Exploring Multi-Table Retrieval Through Iterative Search

TL;DR

Open-domain QA over datalakes requires retrieving and coherently composing information from multiple tables, which motivates an iterative, join-aware retrieval paradigm. The authors propose a general iterative search framework and a concrete Greedy Join-Aware Retrieval algorithm that balances relevance, coverage, and joinability via a marginal-gain utility. Empirical results on NL2SQL benchmarks show the iterative method achieves competitive retrieval performance relative to MIP-based JAR while delivering 4x–400x faster runtimes, demonstrating scalability and practicality for composition-aware retrieval. This work suggests that iterative heuristics can enable scalable, interpretable multi-table retrieval for data-lake QA and opens avenues for extending to unions and hybrid solver approaches.

Abstract

Open-domain question answering over datalakes requires retrieving and composing information from multiple tables, a challenging subtask that demands semantic relevance and structural coherence (e.g., joinability).
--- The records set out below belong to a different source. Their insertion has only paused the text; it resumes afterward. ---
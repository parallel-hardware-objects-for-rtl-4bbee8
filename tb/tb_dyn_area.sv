// tb_dyn_area: self-checking test of the dynamic area. The tb plays the
// matrix (data and context FIFOs per object as queues, selected by the
// area's read addresses) and the scheduler (load/stop/unload). It loads the
// low pass, streams, stops it (context saved), loads the distortion,
// streams, stops, reloads the low pass, which must continue from its saved
// state, and finally unloads. Every output is compared with reference
// effects; read addresses, write targets and the idle outputs of an empty
// area are checked.
module tb_dyn_area;
  import hwo_pkg::*;
  logic clk = 0, rst_n = 0;
  logic load, unload, stop, stopped, running;
  obj_t obj, loaded_obj;
  addr_t target [4];
  addr_t rd_addr, ctx_rd_addr, wr_addr;
  logic rd_valid, rd_ready, ctx_valid, ctx_ready, wr_valid, wr_ready;
  stereo_t rd_data, ctx_data, wr_data;
  int checks = 0, failures = 0;

  dyn_area #(.N_OBJ(4), .DELAY(4)) dut (.*);

  always #5 clk = ~clk;

  initial begin
    repeat (20000) @(posedge clk);
    failures++;
    $display("watchdog expired");
    $display("TB_RESULT checks=%0d failures=%0d", checks, failures);
    $finish;
  end

  task automatic chk(bit ok, string what);
    checks++;
    if (!ok) begin
      failures++;
      if (failures < 10) $display("FAIL %s at %0t", what, $time);
    end
  endtask

  function automatic int asr(int v, int n);
    return (v >= 0) ? v / (1 << n) : -((-v + (1 << n) - 1) / (1 << n));
  endfunction
  function automatic int clipd(int v);
    int g = v * 4;
    return g > 12000 ? 12000 : (g < -12000 ? -12000 : g);
  endfunction

  stereo_t dq [5][$];   // data FIFO per object number 1..4
  stereo_t cq [5][$];   // context FIFO per object number
  int lp_l = 0, lp_r = 0, n_out = 0, n_lp = 0;

  always_comb begin
    automatic int d = int'(rd_addr[3:0]);
    automatic int c = int'(ctx_rd_addr[3:0]);
    rd_valid  = !rd_addr[4] && d >= 1 && d <= 4 && dq[d].size() > 0;
    rd_data   = rd_valid ? dq[d][0] : '0;
    ctx_valid = ctx_rd_addr[4] && c >= 1 && c <= 4 && cq[c].size() > 0;
    ctx_data  = ctx_valid ? cq[c][0] : '0;
  end

  always @(posedge clk) begin
    if (rst_n) begin
      if (wr_valid && wr_ready) begin
        if (wr_addr[4]) cq[wr_addr[3:0]].push_back(wr_data);
        else begin
          automatic int xl = int'(rd_data.l), xr = int'(rd_data.r);
          if (loaded_obj == OBJ_LP) begin
            lp_l = lp_l + asr(xl - lp_l, 3);
            lp_r = lp_r + asr(xr - lp_r, 3);
            chk(wr_addr == target[1], "LP target");
            chk(int'(wr_data.l) == lp_l && int'(wr_data.r) == lp_r, "LP sample");
          end else if (loaded_obj == OBJ_DIST) begin
            chk(wr_addr == target[2], "DIST target");
            chk(int'(wr_data.l) == clipd(xl) && int'(wr_data.r) == clipd(xr), "DIST sample");
          end else chk(0, "unexpected object");
          n_out++;
        end
      end
      if (rd_valid && rd_ready) void'(dq[int'(rd_addr[3:0])].pop_front());
      if (ctx_valid && ctx_ready) void'(cq[int'(ctx_rd_addr[3:0])].pop_front());
    end
  end

  task automatic feed(int o, int n);
    for (int i = 0; i < n; i++) begin
      stereo_t s;
      s.l = 16'($urandom % 16000) - 16'sd8000;
      s.r = 16'($urandom % 16000) - 16'sd8000;
      dq[o].push_back(s);
    end
  endtask

  task automatic do_load(obj_t o);
    @(negedge clk); load = 1; obj = o;
    @(negedge clk); load = 0;
    chk(loaded_obj == o, "loaded object");
    chk(rd_addr == data_addr(o) && ctx_rd_addr == ctx_addr(o), "read addresses");
  endtask

  task automatic do_stop();
    @(negedge clk); stop = 1;
    wait (stopped);
    @(negedge clk); stop = 0;
  endtask

  initial begin
    load = 0; unload = 0; stop = 0; obj = 0; wr_ready = 1;
    target = '{5'd2, 5'd3, 5'd4, 5'd5};
    repeat (3) @(posedge clk);
    rst_n = 1;
    @(negedge clk);
    chk(!wr_valid && !rd_ready && stopped && loaded_obj == OBJ_NONE, "empty area idle");
    feed(2, 30);
    feed(3, 20);
    do_load(OBJ_LP);
    repeat (40) @(posedge clk);
    chk(n_out == 30 && running, "LP ran");
    feed(2, 10);
    do_stop();
    chk(cq[2].size() == 1, "LP context saved"); n_lp = n_out;
    do_load(OBJ_DIST);
    repeat (30) @(posedge clk);
    chk(n_out == n_lp + 20, "DIST ran");
    do_stop();
    chk(cq[3].size() == 0, "DIST has no context");
    feed(2, 10);
    do_load(OBJ_LP);
    repeat (30) @(posedge clk);
    chk(cq[2].size() == 0, "LP context restored");
    chk(n_out == 70, "LP continued");
    do_stop();
    @(negedge clk); unload = 1;
    @(negedge clk); unload = 0;
    @(negedge clk);
    chk(loaded_obj == OBJ_NONE && !wr_valid && stopped, "unloaded");
    $display("samples %0d", n_out);
    $display("TB_RESULT checks=%0d failures=%0d", checks, failures);
    $finish;
  end
endmodule
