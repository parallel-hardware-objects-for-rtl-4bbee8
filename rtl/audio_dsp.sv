// audio_dsp: the audio example system built from Hardware Objects.
//
// A 32-bit stereo stream (16 bits per channel) enters on in_*, passes the
// instantiated effects in the fixed order high pass -> low pass ->
// distortion -> echo, and leaves on out_*. Effects that are not instantiated
// are skipped. Each effect is a Hardware Object; all of them share one
// dynamic area, so when several are instantiated the scheduler loads them in
// turn and the FIFOs of the communication matrix hold the samples of the
// objects that are currently not configured.
//
// Matrix layout (object numbers: 1 HP, 2 LP, 3 DIST, 4 ECHO, 5 output):
//   FIFO 0..3  data FIFOs of objects 1..4 (members of vector VEC_FX)
//   FIFO 4..7  context FIFOs of objects 1..4
//   FIFO 8     output FIFO towards the outer world
//   write port 0 = stream input, 1 = dynamic area
//   read port 0 = area data, 1 = area context, 2 = stream output
// The target address of the input and of each object is the next
// instantiated effect in the chain, or the output. The routing in the
// matrix is set here, where the described system has its compiler do it.
// Reconfiguration is requested on icap_start/icap_obj and must be answered
// with icap_done by the device configuration port outside this block.
module audio_dsp
  import hwo_pkg::*;
#(
  parameter int SLICE = 100,   // cycles an object keeps the area per turn
  parameter int DEPTH = 128,   // words per FIFO (512 bytes)
  parameter int DELAY = 16     // echo delay in samples
) (
  input  logic    clk,
  input  logic    rst_n,
  // stream in / out
  input  logic    in_valid,
  input  stereo_t in_data,
  output logic    in_ready,
  output logic    out_valid,
  output stereo_t out_data,
  input  logic    out_ready,
  // instantiation bus
  input  logic    inst_valid,
  input  obj_t    inst_obj,
  input  logic    inst_add,
  // configuration port
  output logic    icap_start,
  output obj_t    icap_obj,
  input  logic    icap_done,
  // status
  output logic [3:0] active,
  output obj_t    loaded_obj,
  output logic    obj_running,
  output logic    obj_stopping,
  output logic [$clog2(DEPTH+1)-1:0] out_fill,
  output logic    route_miss      // a word was sent to an address no FIFO owns
);
  localparam int N_OBJ  = 4;
  localparam int N_FIFO = 9;
  localparam int CW     = $clog2(DEPTH + 1);

  // ------------------------------------------------------------ routing table
  addr_t fifo_owner [N_FIFO];
  addr_t fifo_vec   [N_FIFO];
  always_comb begin
    for (int k = 0; k < N_OBJ; k++) begin
      fifo_owner[k]         = data_addr(obj_t'(k + 1));
      fifo_vec[k]           = data_addr(VEC_FX);
      fifo_owner[N_OBJ + k] = ctx_addr(obj_t'(k + 1));
      fifo_vec[N_OBJ + k]   = '0;
    end
    fifo_owner[8] = data_addr(OBJ_OUT);
    fifo_vec[8]   = '0;
  end

  // next instantiated effect after position k (k = -1: the input)
  addr_t in_target;
  addr_t target [N_OBJ];
  always_comb begin
    addr_t nx;
    nx = data_addr(OBJ_OUT);
    for (int k = N_OBJ - 1; k >= 0; k--) begin
      target[k] = nx;
      if (active[k]) nx = data_addr(obj_t'(k + 1));
    end
    in_target = nx;
  end

  // ------------------------------------------------------------ scheduler
  logic area_stop, area_stopped, area_load, area_unload;
  obj_t area_obj;

  // one dynamic area: the configuration port always writes area 0
  hw_scheduler #(.N_OBJ(N_OBJ), .N_AREA(1), .SLICE(SLICE)) u_sched (
    .clk, .rst_n,
    .inst_valid, .inst_obj, .inst_add,
    .active,
    .icap_start, .icap_obj, .icap_area(), .icap_done,
    .area_stop, .area_stopped, .area_load, .area_unload, .area_obj
  );
  assign obj_stopping = area_stop;

  // ------------------------------------------------------------ matrix
  logic             m_wr_valid [2];
  addr_t            m_wr_addr  [2];
  logic [31:0]      m_wr_data  [2];
  logic             m_wr_ready [2];
  logic             m_wr_miss  [2];
  addr_t            m_rd_addr  [3];
  logic             m_rd_valid [3];
  logic [31:0]      m_rd_data  [3];
  logic             m_rd_ready [3];
  logic [CW-1:0]    m_count    [N_FIFO];

  comm_matrix #(.N_WR(2), .N_RD(3), .N_FIFO(N_FIFO), .WIDTH(32), .DEPTH(DEPTH)) u_matrix (
    .clk, .rst_n,
    .fifo_owner, .fifo_vec,
    .wr_valid(m_wr_valid), .wr_addr(m_wr_addr), .wr_data(m_wr_data),
    .wr_ready(m_wr_ready), .wr_miss(m_wr_miss),
    .rd_addr(m_rd_addr), .rd_valid(m_rd_valid), .rd_data(m_rd_data),
    .rd_ready(m_rd_ready),
    .fifo_count(m_count)
  );

  // stream input = writer 0
  assign m_wr_valid[0] = in_valid;
  assign m_wr_addr[0]  = in_target;
  assign m_wr_data[0]  = in_data;
  assign in_ready      = m_wr_ready[0];

  // stream output = reader 2
  assign m_rd_addr[2]  = data_addr(OBJ_OUT);
  assign out_valid     = m_rd_valid[2];
  assign out_data      = m_rd_data[2];
  assign m_rd_ready[2] = out_ready;
  assign out_fill      = m_count[8];

  // ------------------------------------------------------------ dynamic area
  stereo_t a_wr_data;

  dyn_area #(.N_OBJ(N_OBJ), .DELAY(DELAY)) u_area (
    .clk, .rst_n,
    .load(area_load), .unload(area_unload), .obj(area_obj),
    .stop(area_stop), .stopped(area_stopped),
    .loaded_obj, .running(obj_running),
    .target,
    .rd_addr(m_rd_addr[0]), .rd_valid(m_rd_valid[0]), .rd_data(m_rd_data[0]),
    .rd_ready(m_rd_ready[0]),
    .ctx_rd_addr(m_rd_addr[1]), .ctx_valid(m_rd_valid[1]), .ctx_data(m_rd_data[1]),
    .ctx_ready(m_rd_ready[1]),
    .wr_valid(m_wr_valid[1]), .wr_addr(m_wr_addr[1]), .wr_data(a_wr_data),
    .wr_ready(m_wr_ready[1])
  );
  assign m_wr_data[1] = a_wr_data;
  assign route_miss   = m_wr_miss[0] || m_wr_miss[1];

endmodule
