// tb_audio_dsp: end-to-end test of the audio system at reduced sizes.
// A source writes one stereo sample every PERIOD cycles (the sample clock),
// a sink reads one every PERIOD cycles once the output has buffered a
// start-up margin. The configuration port is modelled with a fixed
// reconfiguration time. Phases: no effect (straight through), one effect
// (loaded once and kept), all four effects (loaded in turn). Every output
// sample is compared with the reference chain; the tb also checks that the
// source is never blocked and the sink never starves in steady state, and
// that reconfigurations and context saves happened.
module tb_audio_dsp;
  import hwo_pkg::*;
  import tb_audio_ref_pkg::*;
  localparam int SLICE = 20, DEPTH = 32, DELAY = 4, RC = 200, PERIOD = 80;
  logic clk = 0, rst_n = 0;
  logic in_valid, in_ready, out_valid, out_ready, inst_valid, inst_add;
  stereo_t in_data, out_data;
  obj_t inst_obj, icap_obj, loaded_obj;
  logic icap_start, icap_done, obj_running, obj_stopping, icap_busy;
  logic [3:0] active;
  logic [$clog2(DEPTH+1)-1:0] out_fill;
  logic route_miss;
  int n_reconf;
  int checks = 0, failures = 0;

  audio_dsp #(.SLICE(SLICE), .DEPTH(DEPTH), .DELAY(DELAY)) dut (.*);
  icap_model #(.RECONF_CYCLES(RC)) u_icap (.clk, .rst_n, .start(icap_start), .done(icap_done),
                                          .n_reconf, .busy(icap_busy));

  always #5 clk = ~clk;

  initial begin
    repeat (400000) @(posedge clk);
    failures++;
    $display("watchdog expired: left %0d expq %0d out %0d fill %0d valid %b ready %b sink %b loaded %0d active %b", n_in_left, exp_q.size(), n_out, out_fill, out_valid, out_ready, sink_on, loaded_obj, active);
    $display("TB_RESULT checks=%0d failures=%0d", checks, failures);
    $finish;
  end

  task automatic chk(bit ok, string what);
    checks++;
    if (!ok) begin
      failures++;
      if (failures < 10) $display("FAIL %s at %0t", what, $time);
    end
  endtask

  audio_ref ref_m = new(DELAY);
  logic [31:0] exp_q [$];
  int n_in_left = 0, n_out = 0, blocked = 0, starved = 0, ctx_saves = 0;
  int src_cnt = 0, snk_cnt = 0;
  bit sink_on = 0;
  logic [3:0] cur_act = 0;

  // source: one sample per PERIOD while n_in_left > 0
  always @(posedge clk) begin
    if (rst_n) begin
      if (in_valid && in_ready) begin
        exp_q.push_back(ref_m.run(in_data, cur_act));
        n_in_left <= n_in_left - 1;
      end
      if (in_valid && !in_ready) blocked++;
      if (src_cnt == PERIOD - 1) src_cnt <= 0; else src_cnt <= src_cnt + 1;
    end
  end
  always_comb begin
    in_valid = rst_n && n_in_left > 0 && src_cnt == 0;
    out_ready = sink_on && snk_cnt == 0;
  end
  always @(posedge clk) if (rst_n) in_data <= stereo_t'($urandom);

  // sink
  always @(posedge clk) begin
    if (rst_n) begin
      if (snk_cnt == PERIOD - 1) snk_cnt <= 0; else snk_cnt <= snk_cnt + 1;
      if (out_ready) begin
        if (out_valid) begin
          chk(exp_q.size() > 0 && out_data == exp_q[0], "output sample");
          if (exp_q.size() > 0) void'(exp_q.pop_front());
          n_out++;
        end else if (exp_q.size() > 0) starved++;
      end
      if (dut.u_area.wr_valid && dut.u_area.wr_ready && dut.u_area.wr_addr[4]) ctx_saves++;
    end
  end

  task automatic inst(obj_t o, bit add);
    @(negedge clk); inst_valid = 1; inst_obj = o; inst_add = add;
    @(negedge clk); inst_valid = 0;
  endtask

  // run n samples with the given effects; the stream is drained before
  // the effect set changes
  task automatic phase(logic [3:0] act, int n, int margin);
    for (int k = 0; k < 4; k++) if (act[k] != cur_act[k]) inst(obj_t'(k + 1), act[k]);
    cur_act = act;
    repeat (10) @(posedge clk);
    @(negedge clk);
    sink_on = 0;
    n_in_left = n;
    // start-up margin before the sink begins
    repeat (margin) @(posedge clk);
    @(negedge clk);
    sink_on = 1;
    while (n_in_left > 0) @(posedge clk);
    while (exp_q.size() > 0) @(posedge clk);
    repeat (5) @(posedge clk);
    $display("phase %b done at %0t: out %0d, reconf %0d", act, $time, n_out, n_reconf);
  endtask

  initial begin
    inst_valid = 0; inst_obj = 0; inst_add = 0;
    repeat (3) @(posedge clk);
    rst_n = 1;
    phase(4'b0000, 40, 2 * PERIOD);
    chk(n_reconf == 0, "no reconfiguration without effects");
    phase(4'b0010, 60, 2 * PERIOD + RC);
    chk(n_reconf == 1, "single effect loaded once");
    begin
      automatic int s0 = starved;
      phase(4'b1111, 400, 2 * 4 * (RC + SLICE + 10));
      chk(starved == s0, "uninterrupted output with four effects");
    end
    chk(blocked == 0, "source never blocked");
    chk(n_reconf > 8, "effects loaded in turn");
    chk(ctx_saves > 0, "contexts saved");
    chk(n_out == 500, "all samples out");
    $display("samples %0d, reconfigurations %0d, context words saved %0d, starved %0d, blocked %0d",
             n_out, n_reconf, ctx_saves, starved, blocked);
    $display("TB_RESULT checks=%0d failures=%0d", checks, failures);
    $finish;
  end
endmodule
While exact optimization methods like Mixed-Integer Programming (MIP) can ensure coherence, their computational complexity is often prohibitive. Conversely, simpler greedy heuristics that optimize for query coverage alone often fail to find these coherent, joinable sets. This paper frames multi-table retrieval as an iterative search process, arguing this approach offers advantages in scalability, interpretability, and flexibility. We propose a general framework and a concrete instantiation: a fast, effective Greedy Join-Aware Retrieval algorithm that holistically balances relevance, coverage, and joinability. Experiments across 5 NL2SQL benchmarks demonstrate that our iterative method achieves competitive retrieval performance compared to the MIP-based approach while being 4-400x faster depending on the benchmark and search space settings. This work highlights the potential of iterative heuristics for practical, scalable, and composition-aware retrieval.